About Estate Planning
At its simplest, estate planning ensures YOUR wishes are followed and makes the estate process as easy for your loved ones as possible. An estate plan will help you reach your goals, whether you want to avoid probate, minimize taxes, ensure your children are taken care of, or enforce your wishes regarding medical treatment even if you are unconscious.
There are a variety of legal estate planning tools you can use. Some of the more common tools include:
- Revocable living trusts: A revocable living trust is a trust that you can change or revoke if you (and your spouse, depending on the circumstances) are alive. These trusts are very popular since they allow your assets to pass without going through probate, enable tax minimization strategies, and can realize your wishes regarding the distribution of your wealth. In addition, you can have your revocable trust create specialized trusts (such as a pet trust or special needs trust) upon death. There are different types of revocable trusts, such as disclaimer trusts, A/B trusts, “intentionally defective” marital deduction trusts, qualified terminable interest property (“QTIP”) trusts, and more. The type of trust that is best for you will depend on how you want your property distributed, how much control you want your partner or spouse to have, and your asset level.

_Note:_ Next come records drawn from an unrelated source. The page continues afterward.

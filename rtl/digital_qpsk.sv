// digital_qpsk: low-power memory-based QPSK modulator for a Spartan-3E
// board, driving the on-board LTC2624 DAC.
//
// Data path: a PN generator supplies serial test bits, the 1-2
// demultiplexer pairs them into 2-bit symbols, the modulator core plays the
// one of four phase RAMs that the symbol selects (one carrier period of 100
// samples per symbol), the RRC filter pulse-shapes and up-samples by 4, and
// the samples are turned into 12-bit DAC codes and sent to DAC A over SPI.
//
// Pacing is pulled from the end: the SPI master takes one filter output per
// frame (49 clocks), the filter takes one modulator sample per 4 outputs,
// and the modulator requests two PN bits per symbol. So one symbol lasts
// 100 * 4 * 49 = 19600 clocks and every stored sample reaches the DAC.
//
// DAC code: code = clamp((sample >>> DAC_SHIFT) + 2048, 0, 4095), offset
// binary around mid-scale; with the default amplitude the codes span about
// 600..3500.
//
// The other outputs keep the rest of the board's shared SPI bus quiet and
// the DAC out of clear: dac_clr, spi_ss_b, amp_cs, sf_ce0 and fpga_init_b
// high, ad_conv low.
//
// From the document: the block chain, the port list, the constant levels of
// the board signals, the DAC frame. This design's own: the pull-based
// pacing, the DAC code conversion, active-high synchronous reset.
module digital_qpsk
  import qpsk_pkg::*;
#(
  parameter int DAC_SHIFT = 6
) (
  input  logic clk,
  input  logic reset,
  output logic ad_conv,
  output logic amp_cs,
  output logic dac_clr,
  output logic dac_cs,
  output logic dac_mosi,
  output logic dac_sck,
  output logic fpga_init_b,
  output logic sf_ce0,
  output logic spi_ss_b
);

  logic    pn_bit;
  logic    bit_req;
  symbol_t pair;
  logic    smp_valid, smp_ready;
  sample_t smp;
  logic    flt_valid, flt_ready;
  sample_t flt_data;
  dac_code_t dac_code;

  pn_gen u_pn (
    .clk   (clk),
    .rst   (reset),
    .step  (bit_req),
    .bit_o (pn_bit)
  );

  demux_1to2 u_demux (
    .clk        (clk),
    .rst        (reset),
    .bit_valid  (bit_req),
    .bit_i      (pn_bit),
    .pair       (pair),
    .pair_valid ()
  );

  qpsk_modulator u_mod (
    .clk       (clk),
    .rst       (reset),
    .pair      (pair),
    .bit_req   (bit_req),
    .smp_ready (smp_ready),
    .smp_valid (smp_valid),
    .smp       (smp),
    .sym       (),
    .sym_start (),
    .ram_addr  ()
  );

  rrc_tx_filter #(.W(SAMPLE_BITS)) u_rrc (
    .clk       (clk),
    .rst       (reset),
    .in_valid  (smp_valid),
    .in_ready  (smp_ready),
    .in_data   (smp),
    .out_valid (flt_valid),
    .out_ready (flt_ready),
    .out_data  (flt_data)
  );

  // Signed sample to offset-binary DAC code.
  localparam int SW = SAMPLE_BITS + 1;
  logic signed [SW-1:0] code_wide;
  always_comb begin
    code_wide = SW'(flt_data >>> DAC_SHIFT) + SW'(2 ** (DAC_W - 1));
    if (code_wide < 0)
      dac_code = '0;
    else if (code_wide > SW'(2 ** DAC_W - 1))
      dac_code = '1;
    else
      dac_code = code_wide[DAC_W-1:0];
  end

  dac_spi_master u_spi (
    .clk      (clk),
    .rst      (reset),
    .s_valid  (flt_valid),
    .s_ready  (flt_ready),
    .s_data   (dac_code),
    .dac_cs   (dac_cs),
    .spi_sck  (dac_sck),
    .spi_mosi (dac_mosi)
  );

  assign dac_clr     = 1'b1;
  assign spi_ss_b    = 1'b1;
  assign amp_cs      = 1'b1;
  assign ad_conv     = 1'b0;
  assign sf_ce0      = 1'b1;
  assign fpga_init_b = 1'b1;

endmodule
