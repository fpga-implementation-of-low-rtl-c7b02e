// tb_digital_qpsk: end-to-end test of the QPSK modulator with its DAC link,
// at the design's default parameters.
//
// The design's SPI pins drive a behavioural LTC2624. A reference model in
// the testbench rebuilds the whole chain from first principles: the PN bit
// stream (x^7 + x^6 + 1, all-ones seed), symbols of two bits with 00 first,
// 100 samples per symbol from the carrier phase table (00:135, 01:225,
// 10:45, 11:315 degrees), the 25-tap RRC interpolator (alpha 0.5, L = 4) and
// the DAC code clamp((y >>> 6) + 2048). Every frame the DAC receives must
// carry the expected code for DAC A within 1 LSB. It also checks the fixed
// board-signal levels, that frames repeat every 49 clocks, and that a symbol
// lasts 400 frames (19600 clocks). Events counted, each of which must occur:
// every symbol value played, a change of symbol (RAM switch), a repeated
// symbol, each of the four filter phases, CS-high gaps between frames, and
// DAC output voltages on both sides of mid-scale.
module tb_digital_qpsk;
  localparam int  NSYM = 24;
  localparam int  N = 100, L = 4, NT = 25, SEG = 7;
  localparam real PI = 3.14159265358979323846;
  localparam real AMPL = 65534.0;
  localparam real ALPHA = 0.5;

  logic clk = 0, reset;
  logic ad_conv, amp_cs, dac_clr, dac_cs, dac_mosi, dac_sck, fpga_init_b, sf_ce0, spi_ss_b;
  logic [11:0] code [4];
  real  vout [4];
  int   frames, bad_frames;
  int   checks = 0, failures = 0;

  digital_qpsk dut (.clk, .reset, .ad_conv, .amp_cs, .dac_clr, .dac_cs, .dac_mosi, .dac_sck,
                    .fpga_init_b, .sf_ce0, .spi_ss_b);

  ltc2624_model dac (.cs_n(dac_cs), .sck(dac_sck), .mosi(dac_mosi), .clr_n(dac_clr),
                     .code, .vout, .frames, .bad_frames);

  always #10 clk = ~clk;   // 50 MHz board clock

  initial begin : watchdog
    repeat (NSYM * 19600 + 50000) @(posedge clk);
    failures++;
    $display("watchdog: frames %0d", frames);
    $display("TB_RESULT checks=%0d failures=%0d", checks, failures);
    $finish;
  end

  task automatic check(input bit ok, input string msg);
    checks++;
    if (!ok) begin failures++; if (failures < 20) $display("FAIL %s", msg); end
  endtask

  // ---------------- reference model ----------------
  bit     pn [0:2*NSYM+20];
  int     syms [NSYM+1];
  longint coef [SEG*L];

  function automatic real pulse(input real t);
    real x;
    if (t == 0.0) return 1.0 - ALPHA + 4.0 * ALPHA / PI;
    x = 4.0 * ALPHA * t;
    if (x == 1.0 || x == -1.0)
      return ALPHA / $sqrt(2.0) * ((1.0 + 2.0 / PI) * $sin(PI / (4.0 * ALPHA)) +
                                   (1.0 - 2.0 / PI) * $cos(PI / (4.0 * ALPHA)));
    return ($sin(PI * t * (1.0 - ALPHA)) + x * $cos(PI * t * (1.0 + ALPHA))) / (PI * t * (1.0 - x * x));
  endfunction

  function automatic longint rnd(input real v);
    return (v >= 0.0) ? longint'($floor(v + 0.5)) : -longint'($floor(0.5 - v));
  endfunction

  // modulator sample number n (all symbols back to back)
  function automatic longint sample(input int n);
    int s, i;
    longint c, q;
    if (n < 0) return 0;
    s = n / N; i = n % N;
    c = rnd(AMPL * $cos(2.0 * PI * real'(i) / real'(N)));
    q = rnd(AMPL * $sin(2.0 * PI * real'(i) / real'(N)));
    // I bit chooses the sign of cos, Q bit the sign of sin
    return ((syms[s] & 2) ? c : -c) + ((syms[s] & 1) ? q : -q);
  endfunction

  function automatic int exp_code(input int m);
    int n, p;
    longint acc, y, cw;
    n = m / L; p = m % L;
    acc = 0;
    for (int j = 0; j < SEG; j++) acc += coef[p + j * L] * sample(n - j);
    y = (acc + (64'sd1 <<< 13)) >>> 14;
    if (y > 524287) y = 524287;
    if (y < -524288) y = -524288;
    cw = (y >>> 6) + 2048;
    if (cw < 0) cw = 0;
    if (cw > 4095) cw = 4095;
    return int'(cw);
  endfunction

  // ---------------- frame timing monitor ----------------
  int cyc = 0, last_fall = -1, periods_ok = 0, gaps = 0;
  logic cs_q = 1;
  always @(posedge clk) begin
    cyc <= cyc + 1;
    if (!reset) begin
      if (!dac_cs && cs_q) begin
        if (last_fall >= 0) begin
          check(cyc - last_fall == 49, $sformatf("frame period %0d clocks", cyc - last_fall));
          periods_ok++;
        end
        last_fall = cyc;
      end
      if (dac_cs && !cs_q) gaps++;
    end
    cs_q <= dac_cs;
  end

  initial begin
    real h [SEG*L];
    real sum;
    int seen [4], changes, repeats, phase_hits [4], above, below, sym_start_cyc, got_cyc;
    for (int k = 0; k < 7; k++) pn[k] = 1'b1;
    for (int k = 7; k <= 2 * NSYM + 20; k++) pn[k] = pn[k-7] ^ pn[k-6];
    syms[0] = 0;
    for (int s = 1; s <= NSYM; s++) syms[s] = {pn[2*(s-1)], pn[2*(s-1)+1]};
    sum = 0.0;
    for (int k = 0; k < SEG * L; k++) begin
      h[k] = (k < NT) ? pulse((real'(k) - real'(NT - 1) / 2.0) / real'(L)) : 0.0;
      sum += h[k];
    end
    for (int k = 0; k < SEG * L; k++) coef[k] = rnd(h[k] * real'(L) / sum * 16384.0);
    seen = '{0, 0, 0, 0}; phase_hits = '{0, 0, 0, 0};
    changes = 0; repeats = 0; above = 0; below = 0; sym_start_cyc = 0;

    reset = 1;
    repeat (3) @(posedge clk);
    #1 reset = 0;
    check(dac_clr && spi_ss_b && amp_cs && !ad_conv && sf_ce0 && fpga_init_b,
          "board signal levels");

    for (int m = 0; m < NSYM * N * L; m++) begin
      int e;
      wait (frames + bad_frames == m + 1);
      got_cyc = cyc;
      e = exp_code(m);
      check(bad_frames == 0, "malformed frame");
      check(int'(code[0]) - e <= 1 && e - int'(code[0]) <= 1,
            $sformatf("frame %0d (symbol %0d sample %0d phase %0d): code %0d expected %0d",
                      m, m / (N * L), (m / L) % N, m % L, code[0], e));
      phase_hits[m % L]++;
      if (code[0] > 12'd2048) above++;
      if (code[0] < 12'd2048) below++;
      if (m % (N * L) == 0) begin
        int s;
        s = m / (N * L);
        seen[syms[s]]++;
        if (s > 0) begin
          if (syms[s] != syms[s-1]) changes++; else repeats++;
          check(got_cyc - sym_start_cyc == 19600,
                $sformatf("symbol %0d lasted %0d clocks", s - 1, got_cyc - sym_start_cyc));
        end
        sym_start_cyc = got_cyc;
      end
    end
    check(vout[0] > 0.0 && vout[0] < 3.3, "DAC A voltage in range");
    for (int k = 0; k < 4; k++) check(seen[k] > 0, $sformatf("symbol %0d played %0d times", k, seen[k]));
    for (int k = 0; k < 4; k++) check(phase_hits[k] > 0, $sformatf("filter phase %0d", k));
    check(changes > 0, "symbol changes");
    check(repeats > 0, "repeated symbols");
    check(gaps > 0 && periods_ok > 0, "frame gaps");
    check(above > 0 && below > 0, "output on both sides of mid-scale");
    $display("symbols 00/01/10/11 = %0d/%0d/%0d/%0d, changes %0d, repeats %0d, frames %0d, gaps %0d",
             seen[0], seen[1], seen[2], seen[3], changes, repeats, frames, gaps);
    $display("TB_RESULT checks=%0d failures=%0d", checks, failures);
    $finish;
  end
endmodule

- Irrevocable trusts: If you create an irrevocable trust, you will be limited in what you can do to modify the terms. These types of trusts include life insurance trusts, intentionally defective grantor trusts, first-party special needs trusts, educational trusts, qualified personal residence trusts, charitable remainder trusts, and others. These trusts are typically used for tax benefits or to ensure government (or other) benefits are not minimized or eliminated when the beneficiary receives their inheritance.
- Last Will and Testament: A will allows you to direct how you want your wealth distributed so it goes to the people you choose rather than by the rules established by the state. However, any assets governed by the will have to go through probate so typically in California a will is only recommended either when the estate qualifies as a small estate, or as a fail-safe when all the estate assets should be in a trust or pass by beneficiary designation. When a will is paired with a trust, typically it will be a “pour-over” will that simply transfers any probate assets to the trust.
- Power of Attorney: In a power of attorney, you designate an agent to manage your affairs if you are unable to do so. These documents are essential in any emergency. For example, if you are in an auto accident and are temporarily incapacitated, you need someone to have access to your financial accounts so your mortgage (or car loan or…) can be paid so it is still there for you when you return home. These powers can be limited (for example, only the power to take action with a specific category such as health care) or they can be broad. These documents can also be general (ending upon incapacity) or durable (lasting past incapacity). Finally, they can also go into effect immediately or you can have a “springing” power of attorney that only goes into effect if a certain event happens, such as having a doctor certify that you are incapacitated.
- Advance Health Care Directive: In California, an advance health care directive typically combines both a power of attorney over health care decisions by assigning an agent and outlining the agent’s powers along with a living will which allows you to give instructions for your medical treatment. This may also be paired with an advance dementia directive which provides specific instructions in the event you have late-stage Alzheimer’s. These documents are essential to ensure not only that your wishes are followed regarding end-of-life care, but also to help alleviate the burden your family faces in making those decisions as they will have guidance to follow.